*** LISTED RECORDS
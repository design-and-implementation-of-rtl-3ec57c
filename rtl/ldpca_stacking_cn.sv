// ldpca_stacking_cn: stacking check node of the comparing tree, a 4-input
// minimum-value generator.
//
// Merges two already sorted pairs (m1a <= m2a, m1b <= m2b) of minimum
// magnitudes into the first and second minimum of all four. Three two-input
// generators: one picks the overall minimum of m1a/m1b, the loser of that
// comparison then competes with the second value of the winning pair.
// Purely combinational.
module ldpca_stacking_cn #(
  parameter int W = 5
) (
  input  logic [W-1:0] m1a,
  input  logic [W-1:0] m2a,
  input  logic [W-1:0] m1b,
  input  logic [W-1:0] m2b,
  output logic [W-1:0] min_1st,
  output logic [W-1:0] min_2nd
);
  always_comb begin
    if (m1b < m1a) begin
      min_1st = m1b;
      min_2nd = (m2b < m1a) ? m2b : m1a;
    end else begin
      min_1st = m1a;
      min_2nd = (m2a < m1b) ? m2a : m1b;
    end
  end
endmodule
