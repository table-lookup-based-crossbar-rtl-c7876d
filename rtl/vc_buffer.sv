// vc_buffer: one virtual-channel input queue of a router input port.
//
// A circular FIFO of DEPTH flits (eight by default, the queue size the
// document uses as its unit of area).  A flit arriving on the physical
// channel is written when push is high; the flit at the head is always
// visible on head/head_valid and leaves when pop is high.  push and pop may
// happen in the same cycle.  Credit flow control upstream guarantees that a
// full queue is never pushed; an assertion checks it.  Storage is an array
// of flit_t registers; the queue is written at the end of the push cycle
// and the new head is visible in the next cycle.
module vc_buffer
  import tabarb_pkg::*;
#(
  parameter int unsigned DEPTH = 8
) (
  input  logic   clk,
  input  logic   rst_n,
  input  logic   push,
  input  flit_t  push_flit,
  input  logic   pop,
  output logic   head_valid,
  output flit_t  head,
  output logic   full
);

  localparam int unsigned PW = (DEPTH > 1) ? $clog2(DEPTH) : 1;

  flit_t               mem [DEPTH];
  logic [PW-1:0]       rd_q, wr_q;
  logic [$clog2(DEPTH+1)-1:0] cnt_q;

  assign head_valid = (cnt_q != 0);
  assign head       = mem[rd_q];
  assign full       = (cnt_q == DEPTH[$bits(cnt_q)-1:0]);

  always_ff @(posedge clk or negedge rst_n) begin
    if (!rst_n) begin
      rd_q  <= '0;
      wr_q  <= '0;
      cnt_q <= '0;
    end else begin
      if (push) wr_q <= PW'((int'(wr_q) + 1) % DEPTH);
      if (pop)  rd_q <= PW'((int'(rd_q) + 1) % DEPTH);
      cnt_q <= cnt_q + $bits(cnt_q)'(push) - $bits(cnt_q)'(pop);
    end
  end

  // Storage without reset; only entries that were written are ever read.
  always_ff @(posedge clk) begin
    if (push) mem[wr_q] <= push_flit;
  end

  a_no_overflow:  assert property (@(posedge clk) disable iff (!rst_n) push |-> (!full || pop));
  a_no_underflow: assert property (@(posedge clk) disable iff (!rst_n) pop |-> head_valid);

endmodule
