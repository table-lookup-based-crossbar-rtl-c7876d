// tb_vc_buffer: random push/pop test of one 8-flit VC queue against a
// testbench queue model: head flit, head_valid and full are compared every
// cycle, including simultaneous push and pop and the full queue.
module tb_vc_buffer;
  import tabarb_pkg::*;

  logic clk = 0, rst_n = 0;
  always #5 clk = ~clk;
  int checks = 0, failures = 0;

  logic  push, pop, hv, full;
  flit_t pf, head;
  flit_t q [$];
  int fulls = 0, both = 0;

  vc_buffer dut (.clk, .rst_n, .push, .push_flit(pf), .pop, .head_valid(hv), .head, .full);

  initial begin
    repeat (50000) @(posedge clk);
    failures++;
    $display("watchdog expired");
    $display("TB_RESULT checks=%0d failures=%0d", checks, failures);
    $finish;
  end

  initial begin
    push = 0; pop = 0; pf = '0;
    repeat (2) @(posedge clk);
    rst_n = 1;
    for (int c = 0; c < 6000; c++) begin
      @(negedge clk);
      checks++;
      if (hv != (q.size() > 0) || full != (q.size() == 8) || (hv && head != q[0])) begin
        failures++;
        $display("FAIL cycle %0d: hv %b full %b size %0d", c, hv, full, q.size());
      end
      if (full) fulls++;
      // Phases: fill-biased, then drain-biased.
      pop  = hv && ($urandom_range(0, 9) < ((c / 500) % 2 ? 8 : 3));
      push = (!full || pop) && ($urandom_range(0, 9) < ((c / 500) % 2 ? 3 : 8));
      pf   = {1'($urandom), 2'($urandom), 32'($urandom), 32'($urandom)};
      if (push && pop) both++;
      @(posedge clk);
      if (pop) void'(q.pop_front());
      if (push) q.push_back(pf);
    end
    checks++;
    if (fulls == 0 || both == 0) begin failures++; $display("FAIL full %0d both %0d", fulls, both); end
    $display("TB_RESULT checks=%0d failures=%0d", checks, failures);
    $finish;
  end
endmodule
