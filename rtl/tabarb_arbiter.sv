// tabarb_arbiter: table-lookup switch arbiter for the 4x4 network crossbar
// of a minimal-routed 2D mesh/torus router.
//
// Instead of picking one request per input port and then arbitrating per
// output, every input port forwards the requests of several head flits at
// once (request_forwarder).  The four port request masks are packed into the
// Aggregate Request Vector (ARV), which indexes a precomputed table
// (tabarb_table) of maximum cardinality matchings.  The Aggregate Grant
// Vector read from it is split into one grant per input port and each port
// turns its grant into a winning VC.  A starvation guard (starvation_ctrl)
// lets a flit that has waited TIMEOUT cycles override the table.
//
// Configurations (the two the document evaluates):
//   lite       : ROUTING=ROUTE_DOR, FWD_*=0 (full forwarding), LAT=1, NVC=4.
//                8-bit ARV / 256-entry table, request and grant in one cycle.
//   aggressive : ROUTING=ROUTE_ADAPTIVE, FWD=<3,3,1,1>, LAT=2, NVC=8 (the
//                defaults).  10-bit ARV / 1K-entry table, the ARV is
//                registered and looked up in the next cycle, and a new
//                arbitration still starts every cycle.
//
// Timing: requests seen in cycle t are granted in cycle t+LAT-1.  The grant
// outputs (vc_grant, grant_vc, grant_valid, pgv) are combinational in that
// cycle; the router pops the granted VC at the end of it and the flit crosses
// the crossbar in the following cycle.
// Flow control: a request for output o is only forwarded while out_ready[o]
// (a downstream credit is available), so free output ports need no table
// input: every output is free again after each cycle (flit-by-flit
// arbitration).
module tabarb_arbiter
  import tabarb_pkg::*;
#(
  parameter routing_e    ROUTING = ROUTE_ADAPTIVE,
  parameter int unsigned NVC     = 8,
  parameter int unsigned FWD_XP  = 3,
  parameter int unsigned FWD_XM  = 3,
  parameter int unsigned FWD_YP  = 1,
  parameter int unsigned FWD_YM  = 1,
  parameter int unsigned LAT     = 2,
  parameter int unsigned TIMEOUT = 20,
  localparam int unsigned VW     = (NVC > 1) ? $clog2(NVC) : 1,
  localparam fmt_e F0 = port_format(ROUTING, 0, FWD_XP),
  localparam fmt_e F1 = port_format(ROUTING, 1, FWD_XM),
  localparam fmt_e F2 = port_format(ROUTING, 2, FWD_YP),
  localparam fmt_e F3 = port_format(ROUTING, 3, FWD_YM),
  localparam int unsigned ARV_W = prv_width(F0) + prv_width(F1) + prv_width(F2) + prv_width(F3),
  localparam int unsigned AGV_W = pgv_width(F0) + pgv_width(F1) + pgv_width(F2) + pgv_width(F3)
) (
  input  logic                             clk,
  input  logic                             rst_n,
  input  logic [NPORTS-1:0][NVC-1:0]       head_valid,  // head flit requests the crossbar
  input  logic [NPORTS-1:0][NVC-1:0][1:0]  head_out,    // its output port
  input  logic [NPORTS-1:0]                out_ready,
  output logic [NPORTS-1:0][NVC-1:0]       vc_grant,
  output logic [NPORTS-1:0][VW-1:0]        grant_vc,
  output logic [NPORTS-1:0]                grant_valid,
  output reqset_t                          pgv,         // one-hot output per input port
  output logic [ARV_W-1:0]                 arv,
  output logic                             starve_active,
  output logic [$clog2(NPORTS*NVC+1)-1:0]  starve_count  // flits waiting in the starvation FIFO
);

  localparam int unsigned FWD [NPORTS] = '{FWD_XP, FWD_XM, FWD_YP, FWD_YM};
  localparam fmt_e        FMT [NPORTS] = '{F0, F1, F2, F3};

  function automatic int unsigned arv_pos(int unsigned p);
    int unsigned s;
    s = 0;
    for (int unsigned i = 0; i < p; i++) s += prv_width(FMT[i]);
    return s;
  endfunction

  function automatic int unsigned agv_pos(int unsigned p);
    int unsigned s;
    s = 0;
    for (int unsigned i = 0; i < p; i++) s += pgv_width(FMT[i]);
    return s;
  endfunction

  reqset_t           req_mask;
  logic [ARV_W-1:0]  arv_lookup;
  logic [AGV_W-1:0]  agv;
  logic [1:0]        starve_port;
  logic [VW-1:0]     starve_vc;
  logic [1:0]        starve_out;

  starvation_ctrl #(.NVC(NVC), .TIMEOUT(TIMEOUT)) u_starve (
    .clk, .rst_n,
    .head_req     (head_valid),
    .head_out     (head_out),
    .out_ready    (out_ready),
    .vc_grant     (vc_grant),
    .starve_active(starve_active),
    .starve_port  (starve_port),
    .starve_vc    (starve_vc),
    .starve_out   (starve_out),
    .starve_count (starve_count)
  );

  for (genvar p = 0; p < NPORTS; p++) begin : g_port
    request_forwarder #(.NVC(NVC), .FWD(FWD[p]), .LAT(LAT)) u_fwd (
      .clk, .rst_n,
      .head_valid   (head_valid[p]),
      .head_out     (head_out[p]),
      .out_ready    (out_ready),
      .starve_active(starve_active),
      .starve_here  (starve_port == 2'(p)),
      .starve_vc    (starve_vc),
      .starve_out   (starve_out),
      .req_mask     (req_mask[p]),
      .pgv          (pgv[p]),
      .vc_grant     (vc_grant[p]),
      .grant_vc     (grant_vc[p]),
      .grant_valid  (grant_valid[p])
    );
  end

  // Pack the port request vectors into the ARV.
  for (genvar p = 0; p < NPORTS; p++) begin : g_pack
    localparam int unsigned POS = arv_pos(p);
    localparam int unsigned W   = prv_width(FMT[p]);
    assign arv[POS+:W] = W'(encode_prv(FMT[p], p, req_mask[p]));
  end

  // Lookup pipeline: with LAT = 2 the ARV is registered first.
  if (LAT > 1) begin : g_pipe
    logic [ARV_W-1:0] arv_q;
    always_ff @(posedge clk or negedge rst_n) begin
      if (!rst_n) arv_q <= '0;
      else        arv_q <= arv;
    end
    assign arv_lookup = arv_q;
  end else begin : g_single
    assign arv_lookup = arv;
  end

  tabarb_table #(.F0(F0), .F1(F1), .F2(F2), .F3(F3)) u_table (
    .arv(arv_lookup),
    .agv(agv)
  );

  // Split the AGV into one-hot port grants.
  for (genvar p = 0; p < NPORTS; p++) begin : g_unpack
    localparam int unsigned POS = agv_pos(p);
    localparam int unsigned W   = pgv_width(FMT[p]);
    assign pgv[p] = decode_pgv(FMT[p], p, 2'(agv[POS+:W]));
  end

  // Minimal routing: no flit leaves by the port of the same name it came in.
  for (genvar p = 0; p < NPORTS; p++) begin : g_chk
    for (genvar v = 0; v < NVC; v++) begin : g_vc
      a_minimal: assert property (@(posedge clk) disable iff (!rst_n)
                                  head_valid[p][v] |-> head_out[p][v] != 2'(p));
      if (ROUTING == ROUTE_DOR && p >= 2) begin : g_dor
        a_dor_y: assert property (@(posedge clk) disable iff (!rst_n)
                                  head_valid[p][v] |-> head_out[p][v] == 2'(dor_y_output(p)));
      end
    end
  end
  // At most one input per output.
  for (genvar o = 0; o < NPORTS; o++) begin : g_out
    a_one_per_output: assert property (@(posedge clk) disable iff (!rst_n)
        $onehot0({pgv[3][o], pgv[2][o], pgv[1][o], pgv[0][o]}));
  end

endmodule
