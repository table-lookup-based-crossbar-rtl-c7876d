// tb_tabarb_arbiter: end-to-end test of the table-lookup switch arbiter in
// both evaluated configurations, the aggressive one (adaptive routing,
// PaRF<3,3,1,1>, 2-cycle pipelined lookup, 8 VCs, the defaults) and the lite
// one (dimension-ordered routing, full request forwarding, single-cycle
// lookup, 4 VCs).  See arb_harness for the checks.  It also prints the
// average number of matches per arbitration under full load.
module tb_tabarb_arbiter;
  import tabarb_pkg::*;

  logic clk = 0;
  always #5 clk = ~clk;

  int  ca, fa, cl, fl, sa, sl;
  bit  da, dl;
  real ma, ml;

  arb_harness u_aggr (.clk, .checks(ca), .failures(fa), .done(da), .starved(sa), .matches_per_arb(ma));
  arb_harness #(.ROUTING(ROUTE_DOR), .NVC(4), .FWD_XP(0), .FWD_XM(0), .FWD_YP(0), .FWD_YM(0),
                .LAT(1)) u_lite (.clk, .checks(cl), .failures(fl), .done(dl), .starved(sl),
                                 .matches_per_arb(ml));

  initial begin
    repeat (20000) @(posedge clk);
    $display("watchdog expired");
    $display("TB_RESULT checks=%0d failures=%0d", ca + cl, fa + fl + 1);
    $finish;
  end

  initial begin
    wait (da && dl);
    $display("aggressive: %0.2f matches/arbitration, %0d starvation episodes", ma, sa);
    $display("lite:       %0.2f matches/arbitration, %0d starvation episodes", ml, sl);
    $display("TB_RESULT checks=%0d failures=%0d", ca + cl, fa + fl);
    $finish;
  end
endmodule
******
TASK GOAL:
Extract the lines above, from the first one through the one containing "four. Three two-input", and return only those, unchanged.

EXPECTED OUTPUT:
repository design-and-implementation-of-rtl-3ec57c
filename rtl/ldpca_stacking_cn.sv
// ldpca_stacking_cn: stacking check node of the comparing tree, a 4-input
// minimum-value generator.
//
// Merges two already sorted pairs (m1a <= m2a, m1b <= m2b) of minimum
// magnitudes into the first and second minimum of all four. Three two-input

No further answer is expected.